Relevant publications:

Parallel multiresolution matrix factorization (pMMF) Project page

The massive size of the datasets occurring in modern machine learning problems necessitates the use of data compression and parallel computation. Data such as those arising from social networks often contain complex hierarchical structure. pMMF is a high performance parallel C++ library that computes a matrix factorization which captures structure at various scales. This can in turn be used for matrix compression and fast determinant and inverse computation, as a preprocessing step for machine learning algorithms and linear solvers. Independently, this method can also be used for constructing a wavelet basis for sparse approximation.

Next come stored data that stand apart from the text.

// emrisc16_pkg: shared opcodes, field positions and control encodings of the
// EmRISC16 core.
//
// Every instruction is one 32-bit word, fetched most significant byte first.
// Fields sit at fixed positions: opcode [31:26], rd [25:22], ra [21:18],
// rb [17:14], 16-bit immediate [15:0], 18-bit address [17:0]. The opcode
// numbers are those of the instruction set tables; the field positions follow
// the instruction format drawings and the worked hex listing of a small
// program. The enums for the next-PC source and the register write source are
// this implementation's own encodings.
package emrisc16_pkg;

  typedef enum logic [5:0] {
    OP_NOP   = 6'h00, OP_HALT  = 6'h01, OP_REI   = 6'h03, OP_DI    = 6'h04,
    OP_EI    = 6'h05, OP_TRAP  = 6'h06, OP_RFE   = 6'h07,
    OP_JA    = 6'h08, OP_JR    = 6'h09, OP_ACALL = 6'h0E, OP_RCALL = 6'h0F,
    OP_LBU   = 6'h10, OP_LBS   = 6'h11, OP_LW    = 6'h12, OP_IOR   = 6'h13,
    OP_SBL   = 6'h14, OP_SBH   = 6'h15, OP_SW    = 6'h16, OP_IOW   = 6'h17,
    OP_BEQZ  = 6'h18, OP_BNEZ  = 6'h19,
    OP_ADD   = 6'h20, OP_ADDI  = 6'h21, OP_ADDC  = 6'h22, OP_ADDCI = 6'h23,
    OP_SUB   = 6'h24, OP_SUBI  = 6'h25, OP_SUBC  = 6'h26, OP_SUBCI = 6'h27,
    OP_AND   = 6'h28, OP_ANDI  = 6'h29, OP_OR    = 6'h2A, OP_ORI   = 6'h2B,
    OP_XOR   = 6'h2C, OP_XORI  = 6'h2D,
    OP_LSL   = 6'h30, OP_LSLI  = 6'h31, OP_LSR   = 6'h32, OP_LSRI  = 6'h33,
    OP_ASR   = 6'h36, OP_ASRI  = 6'h37,
    OP_SLT   = 6'h38, OP_SLE   = 6'h39, OP_SGT   = 6'h3A, OP_SGE   = 6'h3B,
    OP_SEQ   = 6'h3C, OP_SNE   = 6'h3D
  } opcode_e;

  // Next-PC sources, in the input order of the PC multiplexer.
  typedef enum logic [2:0] {
    PCSRC_INC    = 3'd0,  // PC + 1
    PCSRC_DEC    = 3'd1,  // address field of the instruction
    PCSRC_REG    = 3'd2,  // register ra shifted left by two
    PCSRC_INTPC  = 3'd3,  // saved interrupt PC
    PCSRC_IADDRA = 3'd4,  // interrupt A vector
    PCSRC_IADDRB = 3'd5   // interrupt B vector
  } pcsrc_e;

  // Value written into rd.
  typedef enum logic [1:0] {
    WSRC_ALU   = 2'd0,
    WSRC_SHIFT = 2'd1,
    WSRC_MEM   = 2'd2,
    WSRC_PC    = 2'd3
  } wsrc_e;

  // Instruction classes used by several units.
  function automatic logic is_store(logic [5:0] op);
    return op inside {OP_SBL, OP_SBH, OP_SW, OP_IOW};
  endfunction

  function automatic logic is_shift(logic [5:0] op);
    return op[5:3] == 3'b110;
  endfunction

endpackage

Collaborators: Nedelina Teneva and Risi Kondor, University of Chicago, USA

Relevant publications:

Balanced k-way graph clustering:

Spectral Clustering is a graph partitioning algorithm, based on a continuous relaxation of the NP-hard combinatorial ratio/normalized cut problem. Existing techniques for partitioning a graph into k clusters are either heuristics or recursive schemes based on spectral clustering. These methods fail when applied on large datasets in the real world. We propose an algorithm which directly minimizes the ratio/normalized cut and leads to a k-way partitioning of the data. We also proposed an algorithm for the difficult sum-of-ratios problem which is of independent interest in the optimization community. We performed an extensive experimental evaluation, including on large real world datasets, illustrating that our method indeed outperforms all existing k-clustering algorithms.

Collaborators: Syama Sundar Rangapuram and Matthias Hein, Saarland University, Germany

Relevant publications:


Google Scholar profile

Asymmetric Multiresolution Matrix Factorization
arXiv preprint 2019
Pramod Kaushik Mudrakarta, Shubhendu Trivedi, Risi Kondor
PDF Abstract

Multiresolution Matrix Factorization (MMF) was recently introduced as an alternative to the dominant low-rank paradigm in order to capture structure in matrices at multiple different scales. Using ideas from multiresolution analysis (MRA), MMF teased out hierarchical structure in symmetric matrices by constructing a sequence of wavelet bases. While effective for such matrices, there is plenty of data that is more naturally represented as nonsymmetric matrices (e.g. directed graphs), but nevertheless has similar hierarchical structure. In this paper, we explore techniques for extending MMF to any square matrix. We validate our approach on numerous matrix compression tasks, demonstrating its efficacy compared to low-rank methods. Moreover, we also show that a combined low-rank and MMF approach, which amounts to removing a small global-scale component of the matrix and then extracting hierarchical structure from the residual, is even more effective than each of the two complementary methods for matrix compression.

K for the price of 1: parameter-efficient multitask and transfer learning
ICLR 2019
NeurIPS 2018 Workshop on Continual Learning
Pramod Kaushik Mudrakarta, Mark Sandler, Andrey Zhmoginov, Andrew Howard
PDF Abstract

We introduce a novel method that enables parameter-efficient transfer and multitask learning. The basic approach is to allow a model patch - a small set of parameters - to specialize to each task, instead of fine-tuning the last layer or the entire network. For instance, we show that learning a set of scales and biases allows a network to learn a completely different embedding that could be used for different tasks (such as converting an SSD detection model into a 1000-class classification model while reusing 98% of parameters of the feature extractor). Similarly, we show that re-learning the existing low-parameter layers (such as depth-wise convolutions) also improves accuracy significantly. Our approach allows both simultaneous (multi-task) learning as well as sequential transfer learning wherein we adapt pretrained networks to solve new problems. For multi-task learning, despite using much fewer parameters than traditional logits-only fine-tuning, we match single-task-based performance.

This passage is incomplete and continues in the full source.